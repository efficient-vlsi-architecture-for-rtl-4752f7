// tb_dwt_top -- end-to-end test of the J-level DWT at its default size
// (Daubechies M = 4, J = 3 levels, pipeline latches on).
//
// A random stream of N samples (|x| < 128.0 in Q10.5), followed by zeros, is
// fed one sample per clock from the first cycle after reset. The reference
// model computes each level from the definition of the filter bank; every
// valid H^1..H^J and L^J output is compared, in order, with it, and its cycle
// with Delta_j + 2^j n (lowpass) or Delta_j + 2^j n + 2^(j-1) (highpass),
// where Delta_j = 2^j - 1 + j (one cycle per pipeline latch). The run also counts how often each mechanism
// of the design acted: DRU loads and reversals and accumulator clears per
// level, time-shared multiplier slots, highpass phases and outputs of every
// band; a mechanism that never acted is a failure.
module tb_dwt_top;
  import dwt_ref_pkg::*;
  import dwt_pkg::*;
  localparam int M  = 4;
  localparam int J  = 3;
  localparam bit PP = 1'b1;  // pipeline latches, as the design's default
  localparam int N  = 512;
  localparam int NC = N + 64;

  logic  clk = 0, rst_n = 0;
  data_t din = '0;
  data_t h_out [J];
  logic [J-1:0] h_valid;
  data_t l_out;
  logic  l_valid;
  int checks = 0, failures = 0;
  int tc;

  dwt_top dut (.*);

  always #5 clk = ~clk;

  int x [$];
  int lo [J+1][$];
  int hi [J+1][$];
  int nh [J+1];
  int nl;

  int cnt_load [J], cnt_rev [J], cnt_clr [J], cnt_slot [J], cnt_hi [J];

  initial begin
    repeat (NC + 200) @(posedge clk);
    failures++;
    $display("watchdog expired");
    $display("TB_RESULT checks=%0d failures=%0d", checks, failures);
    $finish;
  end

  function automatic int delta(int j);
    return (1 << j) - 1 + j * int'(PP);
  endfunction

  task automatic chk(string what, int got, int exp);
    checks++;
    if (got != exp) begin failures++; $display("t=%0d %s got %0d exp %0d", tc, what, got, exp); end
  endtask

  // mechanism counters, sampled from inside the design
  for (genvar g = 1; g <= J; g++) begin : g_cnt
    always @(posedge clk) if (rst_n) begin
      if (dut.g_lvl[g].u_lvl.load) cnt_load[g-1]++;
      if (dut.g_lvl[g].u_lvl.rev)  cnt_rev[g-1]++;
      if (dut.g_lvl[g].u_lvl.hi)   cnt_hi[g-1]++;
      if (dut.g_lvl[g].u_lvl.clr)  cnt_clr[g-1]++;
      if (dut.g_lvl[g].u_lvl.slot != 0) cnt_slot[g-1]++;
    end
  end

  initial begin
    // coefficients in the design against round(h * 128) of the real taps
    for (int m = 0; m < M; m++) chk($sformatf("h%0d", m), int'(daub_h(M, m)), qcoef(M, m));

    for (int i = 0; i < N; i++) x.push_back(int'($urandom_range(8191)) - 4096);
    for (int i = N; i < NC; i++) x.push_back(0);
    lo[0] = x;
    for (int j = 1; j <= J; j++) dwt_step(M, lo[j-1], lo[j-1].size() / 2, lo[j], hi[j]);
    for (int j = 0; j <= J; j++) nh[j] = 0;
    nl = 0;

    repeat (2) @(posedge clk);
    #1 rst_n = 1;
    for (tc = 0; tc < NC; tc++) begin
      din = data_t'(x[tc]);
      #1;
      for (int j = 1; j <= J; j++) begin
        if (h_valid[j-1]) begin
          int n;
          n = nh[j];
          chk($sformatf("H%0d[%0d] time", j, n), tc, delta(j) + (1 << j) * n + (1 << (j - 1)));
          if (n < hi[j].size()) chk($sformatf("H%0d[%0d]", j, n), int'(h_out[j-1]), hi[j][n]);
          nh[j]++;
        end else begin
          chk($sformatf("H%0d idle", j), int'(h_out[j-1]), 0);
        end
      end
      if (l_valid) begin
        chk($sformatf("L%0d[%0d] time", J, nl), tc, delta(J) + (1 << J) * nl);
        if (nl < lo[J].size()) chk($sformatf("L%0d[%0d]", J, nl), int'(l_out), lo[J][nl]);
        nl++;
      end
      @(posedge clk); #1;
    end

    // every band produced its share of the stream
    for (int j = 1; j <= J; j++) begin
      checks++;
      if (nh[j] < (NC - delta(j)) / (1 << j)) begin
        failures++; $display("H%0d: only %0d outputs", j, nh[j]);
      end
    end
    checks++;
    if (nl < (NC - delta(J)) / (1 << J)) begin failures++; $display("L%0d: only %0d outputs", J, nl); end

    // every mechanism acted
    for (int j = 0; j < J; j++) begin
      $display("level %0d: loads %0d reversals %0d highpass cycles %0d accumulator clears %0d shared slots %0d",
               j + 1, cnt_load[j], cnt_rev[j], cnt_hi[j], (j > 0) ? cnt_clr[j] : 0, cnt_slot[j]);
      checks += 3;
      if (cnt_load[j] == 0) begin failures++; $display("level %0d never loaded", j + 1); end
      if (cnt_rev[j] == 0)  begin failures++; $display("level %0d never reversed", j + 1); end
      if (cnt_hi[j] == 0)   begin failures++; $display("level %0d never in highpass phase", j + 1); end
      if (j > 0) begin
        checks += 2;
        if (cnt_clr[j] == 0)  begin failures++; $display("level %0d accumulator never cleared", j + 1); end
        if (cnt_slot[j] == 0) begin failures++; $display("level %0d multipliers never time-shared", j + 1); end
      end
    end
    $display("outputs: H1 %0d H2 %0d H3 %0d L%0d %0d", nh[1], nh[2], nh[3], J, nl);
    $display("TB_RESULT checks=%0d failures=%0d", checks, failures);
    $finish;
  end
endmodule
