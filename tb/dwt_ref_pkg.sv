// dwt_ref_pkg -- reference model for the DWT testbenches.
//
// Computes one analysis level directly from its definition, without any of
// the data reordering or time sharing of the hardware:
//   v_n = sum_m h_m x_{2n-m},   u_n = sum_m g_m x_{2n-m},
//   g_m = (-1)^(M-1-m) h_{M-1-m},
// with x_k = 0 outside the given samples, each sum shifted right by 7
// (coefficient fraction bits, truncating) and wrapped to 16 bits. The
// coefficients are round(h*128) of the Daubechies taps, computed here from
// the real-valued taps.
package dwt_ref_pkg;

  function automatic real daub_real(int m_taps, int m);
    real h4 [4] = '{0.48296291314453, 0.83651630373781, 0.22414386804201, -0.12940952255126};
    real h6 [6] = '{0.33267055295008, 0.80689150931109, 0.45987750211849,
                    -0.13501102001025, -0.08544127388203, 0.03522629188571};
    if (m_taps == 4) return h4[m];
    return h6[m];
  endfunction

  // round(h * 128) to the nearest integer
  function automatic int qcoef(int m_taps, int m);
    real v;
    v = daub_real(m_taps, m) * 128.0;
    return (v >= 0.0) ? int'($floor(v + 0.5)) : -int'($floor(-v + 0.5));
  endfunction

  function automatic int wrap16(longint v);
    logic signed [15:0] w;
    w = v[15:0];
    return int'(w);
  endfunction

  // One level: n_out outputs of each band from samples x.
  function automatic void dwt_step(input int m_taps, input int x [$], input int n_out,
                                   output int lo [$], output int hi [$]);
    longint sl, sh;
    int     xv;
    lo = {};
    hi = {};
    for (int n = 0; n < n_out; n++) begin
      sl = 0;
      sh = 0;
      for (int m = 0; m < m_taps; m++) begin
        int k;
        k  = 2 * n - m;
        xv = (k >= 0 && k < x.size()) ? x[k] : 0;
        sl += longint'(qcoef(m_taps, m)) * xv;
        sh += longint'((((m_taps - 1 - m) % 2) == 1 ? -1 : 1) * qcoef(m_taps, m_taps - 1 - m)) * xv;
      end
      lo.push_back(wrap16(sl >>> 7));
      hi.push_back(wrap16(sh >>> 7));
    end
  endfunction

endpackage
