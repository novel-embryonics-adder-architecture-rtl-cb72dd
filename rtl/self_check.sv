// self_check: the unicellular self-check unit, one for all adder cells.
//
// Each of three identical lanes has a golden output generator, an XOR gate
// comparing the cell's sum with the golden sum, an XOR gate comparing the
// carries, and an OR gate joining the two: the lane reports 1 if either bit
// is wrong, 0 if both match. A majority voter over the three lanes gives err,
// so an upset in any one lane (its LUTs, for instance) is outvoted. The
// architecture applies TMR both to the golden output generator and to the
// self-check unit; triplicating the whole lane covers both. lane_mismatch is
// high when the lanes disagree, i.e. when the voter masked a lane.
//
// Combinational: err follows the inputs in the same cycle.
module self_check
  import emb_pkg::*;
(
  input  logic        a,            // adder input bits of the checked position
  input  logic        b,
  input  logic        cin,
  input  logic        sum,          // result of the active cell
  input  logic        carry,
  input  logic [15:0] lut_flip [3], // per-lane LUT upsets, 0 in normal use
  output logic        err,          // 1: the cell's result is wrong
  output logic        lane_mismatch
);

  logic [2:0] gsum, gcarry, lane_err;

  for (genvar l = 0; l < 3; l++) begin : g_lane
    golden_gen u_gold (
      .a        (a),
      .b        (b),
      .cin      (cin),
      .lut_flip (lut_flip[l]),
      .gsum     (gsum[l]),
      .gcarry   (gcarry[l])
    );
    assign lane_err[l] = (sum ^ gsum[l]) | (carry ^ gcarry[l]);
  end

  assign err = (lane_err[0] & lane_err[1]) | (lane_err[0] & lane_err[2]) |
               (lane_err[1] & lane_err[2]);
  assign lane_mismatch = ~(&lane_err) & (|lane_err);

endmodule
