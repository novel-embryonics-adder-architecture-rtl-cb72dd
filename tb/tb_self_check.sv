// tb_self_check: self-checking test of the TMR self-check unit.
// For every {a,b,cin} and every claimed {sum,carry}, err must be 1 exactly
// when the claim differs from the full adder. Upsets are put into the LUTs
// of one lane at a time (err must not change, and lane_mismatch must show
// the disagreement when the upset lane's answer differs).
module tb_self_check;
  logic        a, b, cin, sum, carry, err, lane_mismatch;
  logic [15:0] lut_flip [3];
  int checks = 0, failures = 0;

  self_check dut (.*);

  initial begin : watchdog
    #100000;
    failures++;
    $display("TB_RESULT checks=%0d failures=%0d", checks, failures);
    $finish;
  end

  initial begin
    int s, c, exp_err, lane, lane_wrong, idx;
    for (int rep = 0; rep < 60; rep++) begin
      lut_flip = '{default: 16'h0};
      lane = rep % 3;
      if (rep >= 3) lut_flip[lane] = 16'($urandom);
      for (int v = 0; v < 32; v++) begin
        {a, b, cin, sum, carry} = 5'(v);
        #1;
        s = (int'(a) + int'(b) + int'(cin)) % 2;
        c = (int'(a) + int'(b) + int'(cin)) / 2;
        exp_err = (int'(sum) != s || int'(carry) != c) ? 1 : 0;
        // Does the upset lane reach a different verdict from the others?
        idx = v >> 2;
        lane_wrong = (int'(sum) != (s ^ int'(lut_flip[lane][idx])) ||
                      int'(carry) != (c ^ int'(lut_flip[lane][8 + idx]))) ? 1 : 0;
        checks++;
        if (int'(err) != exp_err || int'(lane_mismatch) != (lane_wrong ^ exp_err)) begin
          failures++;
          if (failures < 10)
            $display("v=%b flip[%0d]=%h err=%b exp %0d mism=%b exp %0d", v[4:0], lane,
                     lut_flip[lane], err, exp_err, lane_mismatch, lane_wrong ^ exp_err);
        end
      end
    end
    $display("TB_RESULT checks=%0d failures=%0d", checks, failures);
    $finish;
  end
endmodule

++++++++++

■ EXERCISE DIRECTIONS
Quote the records from their first line to the line with "accumulator clears per", inclusive, without adding or dropping anything.

■ COMPLETED TASK
repository efficient-vlsi-architecture-for-rtl-4752f7
// tb_dwt_top -- end-to-end test of the J-level DWT at its default size
// (Daubechies M = 4, J = 3 levels, pipeline latches on).
//
// A random stream of N samples (|x| < 128.0 in Q10.5), followed by zeros, is
// fed one sample per clock from the first cycle after reset. The reference
// model computes each level from the definition of the filter bank; every
// valid H^1..H^J and L^J output is compared, in order, with it, and its cycle
// with Delta_j + 2^j n (lowpass) or Delta_j + 2^j n + 2^(j-1) (highpass),
// where Delta_j = 2^j - 1 + j (one cycle per pipeline latch). The run also counts how often each mechanism
// of the design acted: DRU loads and reversals and accumulator clears per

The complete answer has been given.